Dataset excerpts>
// tb_lrbuf: self-checking test of the data-buffer pipeline stage.
//
// A sender on the L port and a receiver on the R port both follow the
// four-phase protocol with random delays. The test checks that every word
// comes out once and in order, that the stage acknowledges its sender one
// clock after li when the output side is free, that it acknowledges before the
// receiver has acknowledged (pipelining), and that it stalls while ri is high.
module tb_lrbuf;
  localparam int W = 4;
  localparam int NWORDS = 200;
  logic clk = 0, rst_n = 0;
  logic li, lo, ro, ri;
  logic [W-1:0] ld, rd;
  int checks = 0, failures = 0;
  int sent = 0, got = 0, stalls = 0, early_acks = 0;
  logic [W-1:0] q[$];

  lrbuf #(.W(W)) dut (.*);

  always #5 clk = ~clk;

  task automatic check(input bit ok, input string msg);
    checks++;
    if (!ok) begin failures++; $display("FAIL: %s", msg); end
  endtask

  // sender
  initial begin
    li = 0; ld = 0;
    repeat (3) @(posedge clk);
    rst_n = 1;
    for (int i = 0; i < NWORDS; i++) begin
      repeat ($urandom_range(0, 3)) @(posedge clk);
      ld <= W'($urandom);
      li <= 1;
      @(posedge clk);
      q.push_back(ld);
      while (!lo) @(posedge clk);
      li <= 0;
      ld <= W'($urandom);        // data may change once acknowledged
      while (lo) @(posedge clk);
      sent++;
    end
  end

  // receiver with random acknowledge delay
  initial begin
    ri = 0;
    forever begin
      @(posedge clk);
      if (ro && !ri) begin
        logic [W-1:0] exp;
        repeat ($urandom_range(0, 6)) @(posedge clk);
        exp = (q.size() > 0) ? q.pop_front() : '0;
        check(rd == exp, $sformatf("word %0d: got %h expected %h", got, rd, exp));
        got++;
        ri <= 1;
        @(posedge clk);
        while (ro) @(posedge clk);
        repeat ($urandom_range(0, 2)) @(posedge clk);
        ri <= 0;
      end
    end
  end

  // timing and mechanism monitors
  always @(posedge clk) if (rst_n) begin
    if (li && !lo && ri) stalls++;
    if (lo && ro && !ri) early_acks++;
    if ($past(li) && !$past(lo) && !$past(ri) && $past(rst_n) && !$past(li, 2))
      check(lo, "lo must rise one clock after li when the output is free");
  end

  initial begin
    wait (sent == NWORDS);
    repeat (20) @(posedge clk);
    check(got == NWORDS, $sformatf("received %0d of %0d words", got, NWORDS));
    check(stalls > 0, "stall never happened");
    check(early_acks > 0, "acknowledge never ran ahead of the receiver");
    $display("stalls=%0d early_acks=%0d", stalls, early_acks);
    $display("TB_RESULT checks=%0d failures=%0d", checks, failures);
    $finish;
  end

  initial begin
    repeat (20000) @(posedge clk);
    failures++;
    $display("FAIL: watchdog");
    $display("TB_RESULT checks=%0d failures=%0d", checks, failures);
    $finish;
  end
endmodule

What the task requires> Set down the lines of the records exactly, from the first one through the line containing "acknowledges before the", and add nothing else.

Result>
// tb_lrbuf: self-checking test of the data-buffer pipeline stage.
//
// A sender on the L port and a receiver on the R port both follow the
// four-phase protocol with random delays. The test checks that every word
// comes out once and in order, that the stage acknowledges its sender one
// clock after li when the output side is free, that it acknowledges before the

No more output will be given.